Dr. Lawson gets what she needs with a combination of gentle coaxing and sheer force of will, Mr. Herbert suggests.
"She is very hard to say no to," he said. "She's very persuasive, sort of like a good teacher. She'll be encouraging one time, maybe strict another. And you have to admire her for being able to do what she has from a wheelchair. It's hard for us to get down about our diabetes, with her as an example of what you can accomplish if you're determined."
Dr. Lawson makes it clear that she wasn't going to let her wheelchair be an impediment to her life and career.
On June 30, 1983, Margaret Lawson was bicycling from her home to work when she was involved in an accident on Yonge Street in Toronto, running off the road into a lamppost.
"Though I had a spinal-cord injury, I was lucky that, even though I wasn't wearing a helmet, I didn't suffer a severe brain injury," she said.
Doctors advised her that she would have to spend as much as half a year in rehabilitation. They told her she had better plan on returning to school for the winter semester.
"Early on I decided that this accident wasn't going to change my life ... that I wasn't going to let it do that," Dr. Lawson said. "I did the rehab in three weeks. I was back at school in September."
People frequently ask Dr. Lawson why she didn't venture into research on spinal-cord injuries; she has a ready answer. "It wasn't just that I didn't want the injury defining me," she said. "I was already moving on. I didn't even really get to know the names of everybody in rehabilitation. I just wasn't there long enough. And really my interests and abilities brought me into the field of pediatric diabetes."

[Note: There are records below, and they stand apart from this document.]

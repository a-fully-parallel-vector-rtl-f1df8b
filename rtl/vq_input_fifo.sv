// vq_input_fifo: input-vector FIFO of one VQ chip.
//
// A two-port memory of 128 words x 32 bits. The host writes an input vector
// as four 32-bit words of four 8-bit elements each (element 4k+b in byte b
// of word k; the byte order is this design's choice), so the FIFO holds up
// to 64 vectors. The compute side reads the oldest (head) vector one
// element per cycle: rd_elem picks the element, the word is read from the
// memory and the byte is selected one cycle later (rd_data is valid the
// cycle after rd_en). vec_avail is 1 while at least one whole vector is
// stored; pop releases the head vector. A write while full is dropped and
// flagged by an assertion. Reset empties the FIFO (the memory itself is not
// cleared).
module vq_input_fifo
  import vq_pkg::*;
#(
  parameter int WORDS = 128,
  parameter int WIDTH = 32
) (
  input  logic              clk,
  input  logic              rst,
  input  logic              wr,
  input  logic [WIDTH-1:0]  wdata,
  output logic              full,
  output logic              vec_avail,
  input  logic              rd_en,
  input  elem_idx_t         rd_elem,
  output logic [ELEM_W-1:0] rd_data,
  input  logic              pop
);

  localparam int EPW = WIDTH / ELEM_W;          // elements per word
  localparam int WPV = N_ELEMS / EPW;           // words per vector
  localparam int AW  = $clog2(WORDS);

  logic [WIDTH-1:0] mem [WORDS];
  logic [AW-1:0]    wp, rp;
  logic [AW:0]      count;                      // words stored
  logic [WIDTH-1:0] rd_word;
  logic [$clog2(EPW)-1:0] sel_q;
  logic             do_wr, do_pop;

  assign full      = (count == (AW+1)'(WORDS));
  assign vec_avail = (count >= (AW+1)'(WPV));
  assign do_wr     = wr && !full;
  assign do_pop    = pop && vec_avail;

  always_ff @(posedge clk) begin
    if (do_wr) mem[wp] <= wdata;
    if (rd_en) begin
      rd_word <= mem[rp + AW'(rd_elem / EPW)];
      sel_q   <= rd_elem[$clog2(EPW)-1:0];
    end
  end

  assign rd_data = rd_word[sel_q*ELEM_W +: ELEM_W];

  always_ff @(posedge clk) begin
    if (rst) begin
      wp    <= '0;
      rp    <= '0;
      count <= '0;
    end else begin
      if (do_wr)  wp <= wp + 1'b1;
      if (do_pop) rp <= rp + AW'(WPV);
      count <= count + (AW+1)'(do_wr) - (do_pop ? (AW+1)'(WPV) : '0);
    end
  end

  a_no_write_when_full: assert property (@(posedge clk) disable iff (rst) !(wr && full))
    else $error("vq_input_fifo: write while full");
  a_no_pop_when_empty: assert property (@(posedge clk) disable iff (rst) !(pop && !vec_avail))
    else $error("vq_input_fifo: pop without a stored vector");

endmodule
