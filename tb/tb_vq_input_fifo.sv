// tb_vq_input_fifo: writes input vectors as 32-bit words, reads them back
// element by element (one-cycle read latency) and compares with a queue
// model. Fills the FIFO to its 64-vector capacity to check full and that
// vec_avail only rises once all four words of a vector are in, and mixes
// writes with reads.
module tb_vq_input_fifo;
  import vq_pkg::*;
  logic clk = 0;
  always #5 clk = ~clk;

  logic        rst, wr, full, vec_avail, rd_en, pop;
  logic [31:0] wdata;
  elem_idx_t   rd_elem;
  logic [7:0]  rd_data;
  int checks = 0, failures = 0;
  logic [7:0] model [$];     // stored elements, oldest first
  int fulls = 0;

  vq_input_fifo dut (.clk, .rst, .wr, .wdata, .full, .vec_avail, .rd_en, .rd_elem, .rd_data, .pop);

  initial begin
    repeat (100000) @(posedge clk);
    failures++;
    $display("watchdog expired");
    $display("TB_RESULT checks=%0d failures=%0d", checks, failures);
    $finish;
  end

  task automatic write_word();
    logic [31:0] w = $urandom;
    @(negedge clk);
    checks++;
    if (full !== (model.size() == 512)) begin failures++; $display("FAIL: full=%b size=%0d", full, model.size()); end
    if (full) begin fulls++; return; end
    wr = 1; wdata = w;
    for (int b = 0; b < 4; b++) model.push_back(w[8*b +: 8]);
    @(negedge clk); wr = 0;
  endtask

  task automatic read_vector();
    checks++;
    if (vec_avail !== (model.size() >= 16)) begin failures++; $display("FAIL: vec_avail"); end
    if (!vec_avail) return;
    for (int i = 0; i < 16; i++) begin
      @(negedge clk); rd_en = 1; rd_elem = elem_idx_t'(i);
      @(negedge clk); rd_en = 0;
      checks++;
      if (rd_data !== model[i]) begin failures++; $display("FAIL: elem %0d got %h exp %h", i, rd_data, model[i]); end
    end
    @(negedge clk); pop = 1;
    @(negedge clk); pop = 0;
    repeat (16) void'(model.pop_front());
  endtask

  initial begin
    rst = 1; wr = 0; wdata = 0; rd_en = 0; rd_elem = 0; pop = 0;
    repeat (3) @(negedge clk);
    rst = 0;
    // partial vector: not yet available
    repeat (3) write_word();
    @(negedge clk); checks++;
    if (vec_avail) begin failures++; $display("FAIL: vec_avail on 3 words"); end
    write_word();
    @(negedge clk); checks++;
    if (!vec_avail) begin failures++; $display("FAIL: no vec_avail on 4 words"); end
    // fill to capacity (128 words) and beyond
    repeat (130) write_word();
    @(negedge clk); checks++;
    if (!full) begin failures++; $display("FAIL: not full at 64 vectors"); end
    // drain a few, then mixed traffic
    repeat (10) read_vector();
    for (int n = 0; n < 400; n++) begin
      if ($urandom_range(0, 1) != 0) write_word(); else read_vector();
    end
    while (model.size() >= 16) read_vector();
    if (fulls == 0) begin failures++; $display("FAIL: full never reached"); end
    $display("TB_RESULT checks=%0d failures=%0d", checks, failures);
    $finish;
  end
endmodule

Many imagine that the researcher's life is one of long, lonely hours in a lab with only bunsen burners and beakers for company, and that progress is only realized in a moment when the contents of a test tube turn a different colour or when something unique appears on a slide under a microscope.
"A lot of researchers have to find a way to take their work from benchside to bedside, but that's not the case with Margaret," said Dr. Alex MacKenzie, director of CHEO's research institute. "Her research might be low tech, but it's high impact. Some researchers view publication as the ends, the measure of success. Margaret has an extensive list of published research, but she also reaches outside and makes a clinical impact."
"I don't think that Margaret would do what she does if there wasn't a human component to her work," said her husband, Jonathan Barker, a lawyer. "Margaret tends to be a catalyst for bringing people together -- into a family, into a community -- and that's what I believe that she's done" at CHEO.
Dr. Lawson and her husband went to Hunan province in China to adopt a daughter, Sophie, a couple of years ago and plan to go back again in the coming months for another child.
"When you talk about nature versus nurture, I can see the influence I've had on Sophie," Dr. Lawson said. "She does everything on a dead run, racing all around. She's so much like me in that way."
Mr. Barker has his own take on his wife's willingness to give her professional life over to a pursuit demanding patience rather than quick returns, the latter seeming more in keeping with her nature.
"Margaret loves challenges," he said. "There might have been easier ways to adopt than to go to China but no inconvenience mattered to her. Never has, when it's something she wants.
"On our honeymoon we went to Venice. There might be more sets of stairs in Venice than anywhere else in the world. But whatever it takes to get something done, Margaret will do that -- fast or slow."